Consider a random sample of size n from a distribution with

Consider a random sample of size n from a distribution with pdf f(x;theta)=(theta)(x^(theta-1)) if 0<x<1 and zero otherwise; theta>0.

Find the UMVUE of 1/(theta). Hint: E[-ln(X)]=1/(theta)

Solution

pdf is f(x:theta)=theta*(x^theta-1)   0<x<1

                     =0               otherwise       theta>0

we have a random sample of size n

so the joint pdf is- f(x1,x2,...,xn:theta)=thetaⁿ(x1*x2*x3*.....xn)^theta-1        0<x1,x2,...,xn<1

                                                      =exp[ln{thetaⁿ(x1*x2*x3*.....xn)^theta-1 }]

                                                      =exp[n(lntheta)+(theta-1){lnx1+lnx2+...+lnxn}]

                                                      =exp[n(lntheta)+theta{lnx1+lnx2+...+lnxn}-{lnx1+lnx2+..+lnxn}]

now range of xi\'s are independent of the parameter theta. and the range is an open space and the joint pdf can be written in the form exp[u(theta)*v(x1,x2,...,xn)+w(theta)+z(x1,x1,...xn)]

where u(theta)=theta z(x1,x1,...xn)=-{lnx1+lnx2+..+lnxn}    w(theta)=n(lntheta) and v(x1,x2,...,xn)={lnx1+lnx2+...+lnxn}

hence the distribution belongs to ONE PARAMETER EXPONENTIAL FAMILY.

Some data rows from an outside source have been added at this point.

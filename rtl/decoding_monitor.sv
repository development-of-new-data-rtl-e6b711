// decoding_monitor: running-disparity check of the received 8b10b words.
//
// The monitor keeps its own running disparity (RD). A start of frame seeds it
// from the form of the K.28.7 word (RD- form leaves RD at -1, RD+ form at
// +1). For every later word: a balanced word keeps RD; a +2 word is legal only
// at RD -1 and a -2 word only at RD +1, each flipping RD; anything else,
// including |disparity| > 2, is an error. An error raises err (the debug
// channel) for exactly one clock; RD then follows the received word so one
// fault is reported once. Since any single bit error shifts the disparity
// sum by two, it is caught at the latest by the unbalanced EOF word.
// The RD check and the one-cycle debug pulse follow the eBOC decoding
// monitor; the resynchronisation after an error is this design's choice.
module decoding_monitor
  import readout_pkg::*;
(
  input  logic       clk,
  input  logic       rst_n,
  input  logic       sof,
  input  logic       sof_rd_pos,
  input  logic       word_valid,
  input  logic [9:0] word,
  output logic       err
);
  logic rd;  // 1 = RD +1
  int signed d;

  assign d = disparity10(word);

  always_ff @(posedge clk) begin
    if (!rst_n) begin
      rd  <= 1'b0;
      err <= 1'b0;
    end else begin
      err <= 1'b0;
      if (sof) begin
        rd <= sof_rd_pos;
      end else if (word_valid) begin
        if (d == 2) begin
          if (rd) err <= 1'b1;
          rd <= 1'b1;
        end else if (d == -2) begin
          if (!rd) err <= 1'b1;
          rd <= 1'b0;
        end else if (d != 0) begin
          err <= 1'b1;
          rd  <= (d > 0);
        end
      end
    end
  end
endmodule
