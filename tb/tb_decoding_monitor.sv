// tb_decoding_monitor: after a SOF of either form, a long run of correctly
// encoded words (random data and control symbols, encoded here with the
// running disparity continued from the SOF) must raise no error. Words with
// a single flipped bit, an unbalanced word against the RD and a word of
// disparity 4 must each raise err for exactly one cycle.
`timescale 1ns/1ps
module tb_decoding_monitor;
  import readout_pkg::*;
  logic clk = 0, rst_n = 0, sof = 0, sof_rd_pos = 0, word_valid = 0, err;
  logic [9:0] word = '0;
  logic [7:0] e_din; logic e_k, e_rd, e_rd_out; logic [9:0] e_dout;
  int checks = 0, failures = 0, errs = 0;
  decoding_monitor dut (.*);
  encoder_8b10b u_enc (.din(e_din), .k(e_k), .rd_in(e_rd), .dout(e_dout), .rd_out(e_rd_out));
  always #5 clk = ~clk;
  always @(posedge clk) if (err) errs++;

  task automatic put(input logic [9:0] w);
    @(negedge clk); word = w; word_valid = 1;
    @(negedge clk); word_valid = 0;
  endtask

  task automatic start_frame(input bit pos);
    @(negedge clk); sof = 1; sof_rd_pos = pos;
    @(negedge clk); sof = 0;
    e_rd = pos;
  endtask

  task automatic good_word();
    e_din = 8'($urandom); e_k = 0; #1;
    put(e_dout); e_rd = e_rd_out;
  endtask

  initial begin
    int e0;
    repeat (3) @(negedge clk);
    rst_n = 1;
    for (int f = 0; f < 20; f++) begin
      start_frame(f % 2);
      repeat (50) good_word();
      e_din = K28_5; e_k = 1; #1; put(e_dout); e_rd = e_rd_out;
    end
    @(negedge clk);
    checks++; if (errs != 0) begin failures++; $display("FAIL: %0d errors on a clean stream", errs); end
    // single bit flips: caught by the next unbalanced word at the latest
    for (int f = 0; f < 30; f++) begin
      start_frame(0);
      repeat (5) good_word();
      e0 = errs;
      e_din = 8'($urandom); e_k = 0; #1;
      put(e_dout ^ (10'd1 << $urandom_range(0, 9))); e_rd = e_rd_out;
      repeat (5) good_word();
      e_din = K28_5; e_k = 1; #1; put(e_dout); e_rd = e_rd_out;
      @(negedge clk);
      checks++; if (errs == e0) begin failures++; $display("FAIL: flip %0d not seen", f); end
    end
    // +2 word at RD+ and a disparity-4 word: one-cycle pulse each
    start_frame(1);
    @(negedge clk); word = 10'b0011111001; word_valid = 1;   // +2 at RD+
    @(negedge clk); word_valid = 0;
    checks++; if (!err) begin failures++; $display("FAIL: +2 at RD+"); end
    @(negedge clk);
    checks++; if (err) begin failures++; $display("FAIL: pulse longer than one cycle"); end
    start_frame(0);
    e0 = errs;
    put(10'b1111101100);
    @(negedge clk);
    checks++; if (errs != e0 + 1) begin failures++; $display("FAIL: disparity 4"); end
    $display("TB_RESULT checks=%0d failures=%0d", checks, failures);
    $finish;
  end
  initial begin repeat (100000) @(posedge clk); failures++;
    $display("TB_RESULT checks=%0d failures=%0d", checks, failures); $finish; end
endmodule
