// ebc_deserializer: word deserializer of the eBOC decoding unit.
//
// start (from the stream analyser, in the cycle in which its window holds the
// SOF word) marks the bit on din in that same cycle as bit a of the next
// word. From then on every 10 bits are gathered, first bit into bit 9, and
// presented as word with a one-cycle word_valid, until stop (in the cycle of
// the EOF word_valid) ends the frame. Outside a frame nothing is produced.
module ebc_deserializer (
  input  logic       clk,
  input  logic       rst_n,
  input  logic       din,
  input  logic       start,
  input  logic       stop,
  output logic       word_valid,
  output logic [9:0] word
);
  logic [8:0] sh;
  logic [3:0] cnt;
  logic       active;

  always_ff @(posedge clk) begin
    if (!rst_n) begin
      sh         <= '0;
      cnt        <= '0;
      active     <= 1'b0;
      word_valid <= 1'b0;
      word       <= '0;
    end else begin
      sh         <= {sh[7:0], din};
      word_valid <= 1'b0;
      if (start) begin
        active <= 1'b1;
        cnt    <= 4'd1;
      end else if (stop) begin
        active <= 1'b0;
        cnt    <= '0;
      end else if (active) begin
        if (cnt == 4'd9) begin
          word       <= {sh, din};
          word_valid <= 1'b1;
          cnt        <= '0;
        end else begin
          cnt <= cnt + 1'b1;
        end
      end
    end
  end
endmodule
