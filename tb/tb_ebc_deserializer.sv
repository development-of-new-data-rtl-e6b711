// tb_ebc_deserializer: random bit stream; start is pulsed at random points
// and every following group of 10 bits must come out as one word (first bit
// in bit 9) until stop; no word may appear outside start..stop.
`timescale 1ns/1ps
module tb_ebc_deserializer;
  logic clk = 0, rst_n = 0, din = 0, start = 0, stop = 0, word_valid;
  logic [9:0] word;
  int checks = 0, failures = 0;
  ebc_deserializer dut (.*);
  always #5 clk = ~clk;
  initial begin
    repeat (3) @(negedge clk);
    rst_n = 1;
    for (int f = 0; f < 50; f++) begin
      int nw;
      repeat ($urandom_range(1, 15)) begin
        din = 1'($urandom); @(negedge clk);
        checks++; if (word_valid) begin failures++; $display("FAIL: word outside frame"); end
      end
      nw = $urandom_range(1, 8);
      for (int w = 0; w < nw; w++) begin
        logic [9:0] v;
        v = 10'($urandom);
        for (int i = 9; i >= 0; i--) begin
          start = (w == 0 && i == 9);
          din = v[i];
          @(negedge clk);
          start = 0;
        end
        checks++;
        if (!word_valid || word != v) begin failures++; $display("FAIL frame %0d word %0d: %h vs %h", f, w, word, v); end
      end
      stop = 1; din = 1'($urandom); @(negedge clk); stop = 0;
    end
    $display("TB_RESULT checks=%0d failures=%0d", checks, failures);
    $finish;
  end
  initial begin repeat (100000) @(posedge clk); failures++;
    $display("TB_RESULT checks=%0d failures=%0d", checks, failures); $finish; end
endmodule
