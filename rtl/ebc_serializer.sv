// ebc_serializer: sends buffered, decoded events to the ROD.
//
// When the Event Length FIFO holds an entry, the serializer pops it and then
// reads exactly that many bytes from the Event Data FIFO, shifting each out
// MSB first, one bit per clock, with no gap between bytes: the ROD expects
// the raw MCC stream without holes. Both FIFOs have registered reads; the
// next byte is requested two bits before the current one ends so it is
// ready in time. The line is 0 between events (the raw MCC idle level); a
// zero length is popped and skipped. Event-by-event release on the length
// entry follows the eBOC decoding unit; the timing is this design's.
module ebc_serializer #(
  parameter int unsigned LEN_W = 8
) (
  input  logic             clk,
  input  logic             rst_n,
  input  logic             len_empty,
  input  logic [LEN_W-1:0] len,
  output logic             len_rd,
  input  logic [7:0]       data,
  output logic             data_rd,
  output logic             sout,
  output logic             busy
);
  typedef enum logic [1:0] {S_IDLE, S_LEN, S_FIRST, S_SHIFT} ser_state_e;

  ser_state_e       state;
  logic [LEN_W-1:0] remaining;  // bytes still to be requested
  logic [7:0]       sh;
  logic [2:0]       bitcnt;
  logic             next_ready;

  assign len_rd  = (state == S_IDLE) && !len_empty;
  assign data_rd = ((state == S_LEN) && (len != '0)) ||
                   ((state == S_SHIFT) && (bitcnt == 3'd6) && (remaining != '0));
  assign sout    = (state == S_SHIFT) ? sh[7] : 1'b0;
  assign busy    = (state != S_IDLE);

  always_ff @(posedge clk) begin
    if (!rst_n) begin
      state      <= S_IDLE;
      remaining  <= '0;
      sh         <= '0;
      bitcnt     <= '0;
      next_ready <= 1'b0;
    end else begin
      unique case (state)
        S_IDLE: if (len_rd) state <= S_LEN;
        S_LEN: begin
          if (len == '0) begin
            state <= S_IDLE;
          end else begin
            remaining <= len - 1'b1;
            state     <= S_FIRST;
          end
        end
        S_FIRST: begin
          sh     <= data;
          bitcnt <= '0;
          state  <= S_SHIFT;
        end
        S_SHIFT: begin
          sh     <= sh << 1;
          bitcnt <= bitcnt + 1'b1;
          if (data_rd) begin
            remaining  <= remaining - 1'b1;
            next_ready <= 1'b1;
          end
          if (bitcnt == 3'd7) begin
            if (next_ready) begin
              sh         <= data;
              next_ready <= 1'b0;
            end else begin
              state <= S_IDLE;
            end
          end
        end
        default: state <= S_IDLE;
      endcase
    end
  end
endmodule
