// tb_ebc_serializer: models the two FIFOs (registered reads) with queues,
// stores events of random length, and checks that each event leaves as its
// bytes MSB first with no gap between bytes, events in order, the line at 0
// between events, and that a length of zero is skipped.
`timescale 1ns/1ps
module tb_ebc_serializer;
  logic clk = 0, rst_n = 0, len_rd, data_rd, sout, busy;
  logic [7:0] len = '0, data = '0;
  logic len_empty;
  int checks = 0, failures = 0;
  byte unsigned dq[$];
  int lq[$];
  bit expect_bits[$];
  int n_events = 0;

  ebc_serializer #(.LEN_W(8)) dut (.*);
  always #5 clk = ~clk;
  assign len_empty = (lq.size() == 0);
  always @(posedge clk) begin
    if (len_rd) len <= 8'(lq.pop_front());
    if (data_rd) begin
      if (dq.size() == 0) begin failures++; $display("FAIL: read of empty data FIFO"); end
      else data <= dq.pop_front();
    end
  end

  // output checker: an event is a run of bits that begins with the first 1
  initial begin
    forever begin
      @(posedge clk); #1;
      if (busy === 1'b0) begin
        checks++;
        if (sout) begin failures++; $display("FAIL: line not 0 when idle"); end
      end
    end
  end

  initial begin
    repeat (3) @(negedge clk);
    rst_n = 1;
    for (int e = 0; e < 40; e++) begin
      int n;
      bit got[$];
      got.delete();
      n = (e == 7) ? 0 : $urandom_range(1, 32);
      for (int i = 0; i < n; i++) begin
        byte unsigned v;
        v = 8'($urandom) | 8'h80;  // MSB set: the event starts on a 1
        dq.push_back(v);
        for (int k = 7; k >= 0; k--) expect_bits.push_back(v[k]);
      end
      lq.push_back(n);
      if (n == 0) begin repeat (10) @(negedge clk); continue; end
      // wait for the first 1, then take 8n bits without a gap
      while (!sout) @(negedge clk);
      for (int i = 0; i < 8 * n; i++) begin
        got.push_back(sout);
        @(negedge clk);
      end
      checks++;
      if (got != expect_bits) begin failures++; $display("FAIL: event %0d bits", e); end
      expect_bits.delete();
      n_events++;
      repeat (3) @(negedge clk);
      checks++; if (busy) begin failures++; $display("FAIL: busy after event"); end
    end
    checks++; if (lq.size() != 0 || dq.size() != 0) failures++;
    $display("TB_RESULT checks=%0d failures=%0d", checks, failures);
    $finish;
  end
  initial begin repeat (100000) @(posedge clk); failures++;
    $display("TB_RESULT checks=%0d failures=%0d", checks, failures); $finish; end
endmodule
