// encoder_8b10b: combinational 8b10b encoder.
//
// The byte is split into EDCBA (x, 5 bits) and HGF (y, 3 bits). x is mapped
// to a 6-bit sub-block abcdei and y to a 4-bit sub-block fghj. Each sub-block
// has an RD- form; where that form is unbalanced (or is 111000 / 1100) the
// complement is sent when the running disparity (RD) before the sub-block is
// positive, so the stream never drifts by more than one. For y = 7 the
// alternate code A7 is used after x = 17, 18, 20 at RD- and x = 11, 13, 14 at
// RD+, to avoid a run of five equal bits. With k = 1 the byte must be one of
// the twelve control symbols K.28.0-7, K.23.7, K.27.7, K.29.7, K.30.7; the
// RD+ form of a control word is the complement of its RD- form.
//
// rd_in / rd_out: 0 = RD -1, 1 = RD +1. dout = {a,b,c,d,e,i,f,g,h,j}, a in
// bit 9 and sent first. No clock: the caller keeps the RD register.
// The 3b/4b table, the control symbols and the A7 rule follow the thesis; the
// 5b/6b table is the standard one.
module encoder_8b10b
  import readout_pkg::*;
(
  input  logic [7:0] din,
  input  logic       k,
  input  logic       rd_in,
  output logic [9:0] dout,
  output logic       rd_out
);
  logic [4:0] x;
  logic [2:0] y;
  logic [5:0] s6;
  logic [3:0] s4;
  logic       rd_mid;
  logic       use_a7;

  assign x = din[4:0];
  assign y = din[7:5];

  always_comb begin
    s6     = enc6_rdn(x);
    s4     = '0;
    rd_mid = rd_in;
    use_a7 = 1'b0;
    if (k) begin
      // control symbol: build the RD- form, complement all for RD+
      if (x == 5'd28) begin
        s6 = 6'b001111;
        s4 = k28_fghj_rdn(y);
      end else begin
        s4 = 4'b1000;  // K.23/27/29/30.7
      end
      dout = rd_in ? ~{s6, s4} : {s6, s4};
    end else begin
      if (rd_in && (disparity6(s6) != 0 || x == 5'd7)) s6 = ~s6;
      rd_mid = (disparity6(s6) != 0) ? ~rd_in : rd_in;
      if (y == 3'd7)
        use_a7 = (!rd_mid && (x == 5'd17 || x == 5'd18 || x == 5'd20)) ||
                 ( rd_mid && (x == 5'd11 || x == 5'd13 || x == 5'd14));
      s4 = use_a7 ? 4'b0111 : enc4_rdn(y);
      if (rd_mid && (disparity4(s4) != 0 || y == 3'd3)) s4 = ~s4;
      dout = {s6, s4};
    end
    rd_out = (disparity10(dout) != 0) ? ~rd_in : rd_in;
  end
endmodule
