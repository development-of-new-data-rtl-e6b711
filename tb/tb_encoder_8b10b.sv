// tb_encoder_8b10b: the twelve control symbols in both disparities against
// the printed control-symbol table, the 3b/4b column of the data table for
// x = 3 (balanced 6-bit part), the A7 alternate cases, a few well-known code
// words, and for all 512 data inputs the disparity rules: word disparity 0 or
// +-2 against the RD, rd_out consistent, and no run longer than 5 bits in a
// long random data stream.
`timescale 1ns/1ps
module tb_encoder_8b10b;
  logic [7:0] din;
  logic k, rd_in, rd_out;
  logic [9:0] dout;
  int checks = 0, failures = 0;
  encoder_8b10b dut (.*);

  task automatic check(input bit ok, input string what);
    checks++; if (!ok) begin failures++; $display("FAIL: %s", what); end
  endtask

  function automatic int ones(input logic [9:0] w);
    int n = 0; for (int i = 0; i < 10; i++) n += w[i]; return n;
  endfunction

  task automatic enc(input logic [7:0] d, input logic kk, input logic rd);
    din = d; k = kk; rd_in = rd; #1;
  endtask

  // control symbols: {byte, RD- word, RD+ word}
  logic [7:0] kb [12] = '{8'h1C, 8'h3C, 8'h5C, 8'h7C, 8'h9C, 8'hBC, 8'hDC, 8'hFC, 8'hF7, 8'hFB, 8'hFD, 8'hFE};
  logic [9:0] kn [12] = '{10'b0011110100, 10'b0011111001, 10'b0011110101, 10'b0011110011,
                          10'b0011110010, 10'b0011111010, 10'b0011110110, 10'b0011111000,
                          10'b1110101000, 10'b1101101000, 10'b1011101000, 10'b0111101000};
  logic [9:0] kp [12] = '{10'b1100001011, 10'b1100000110, 10'b1100001010, 10'b1100001100,
                          10'b1100001101, 10'b1100000101, 10'b1100001001, 10'b1100000111,
                          10'b0001010111, 10'b0010010111, 10'b0100010111, 10'b1000010111};
  // 3b/4b table (x = 3 keeps RD): RD- and RD+ columns
  logic [3:0] t4n [8] = '{4'b1011, 4'b1001, 4'b0101, 4'b1100, 4'b1101, 4'b1010, 4'b0110, 4'b1110};
  logic [3:0] t4p [8] = '{4'b0100, 4'b1001, 4'b0101, 4'b0011, 4'b0010, 4'b1010, 4'b0110, 4'b0001};

  initial begin
    int run, rd_s, last;
    for (int i = 0; i < 12; i++) begin
      enc(kb[i], 1, 0); check(dout == kn[i], $sformatf("K %h RD-", kb[i]));
      check(rd_out == (ones(kn[i]) != 5), "K rd_out RD-");
      enc(kb[i], 1, 1); check(dout == kp[i], $sformatf("K %h RD+", kb[i]));
    end
    for (int y = 0; y < 8; y++) begin
      enc({3'(y), 5'd3}, 0, 0); check(dout == {6'b110001, t4n[y]}, $sformatf("D.3.%0d RD-", y));
      enc({3'(y), 5'd3}, 0, 1); check(dout == {6'b110001, t4p[y]}, $sformatf("D.3.%0d RD+", y));
    end
    enc({3'd7, 5'd17}, 0, 0); check(dout[3:0] == 4'b0111, "D.17.7 uses A7 at RD-");
    enc({3'd7, 5'd20}, 0, 0); check(dout[3:0] == 4'b0111, "D.20.7 uses A7 at RD-");
    enc({3'd7, 5'd11}, 0, 1); check(dout[3:0] == 4'b1000, "D.11.7 uses A7 at RD+");
    enc({3'd7, 5'd17}, 0, 1); check(dout[3:0] == 4'b0001, "D.17.7 uses P7 at RD+");
    enc({3'd5, 5'd21}, 0, 0); check(dout == 10'b1010101010, "D.21.5");
    enc(8'h00, 0, 0); check(dout == 10'b1001110100, "D.0.0 RD-");
    enc(8'h00, 0, 1); check(dout == 10'b0110001011, "D.0.0 RD+");
    for (int d = 0; d < 256; d++) for (int r = 0; r < 2; r++) begin
      int disp;
      enc(8'(d), 0, 1'(r));
      disp = 2 * ones(dout) - 10;
      check(disp == 0 || (disp == 2 && r == 0) || (disp == -2 && r == 1), $sformatf("disparity D%0d rd%0d", d, r));
      check(rd_out == ((disp == 0) ? 1'(r) : ~1'(r)), "rd_out");
    end
    // run length in a random data stream
    rd_s = 0; run = 0; last = 2;
    for (int n = 0; n < 5000; n++) begin
      enc(8'($urandom), 0, 1'(rd_s));
      for (int b = 9; b >= 0; b--) begin
        if (dout[b] == last) run++; else run = 1;
        last = dout[b];
        if (run > 5) begin failures++; $display("FAIL: run of %0d", run); end
      end
      rd_s = rd_out;
    end
    checks++;
    $display("TB_RESULT checks=%0d failures=%0d", checks, failures);
    $finish;
  end
endmodule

HENCE T={lnx1+lnx2+...+lnxn} IS A COMPLETE SUFFICIENT STATISTIC.

now we know that E[-ln(x)]=1/theta

now E[-T/n]=E[-{lnx1+lnx2+...+lnxn}/n]=1/n[E[-ln(x1)]+E[-ln(x2)]+....+E[-ln(xn)]]=(n/theta)/n=1/theta

hence -T/n is an unbiased estimator of 1/theta

and T is a complete sufficient statistic.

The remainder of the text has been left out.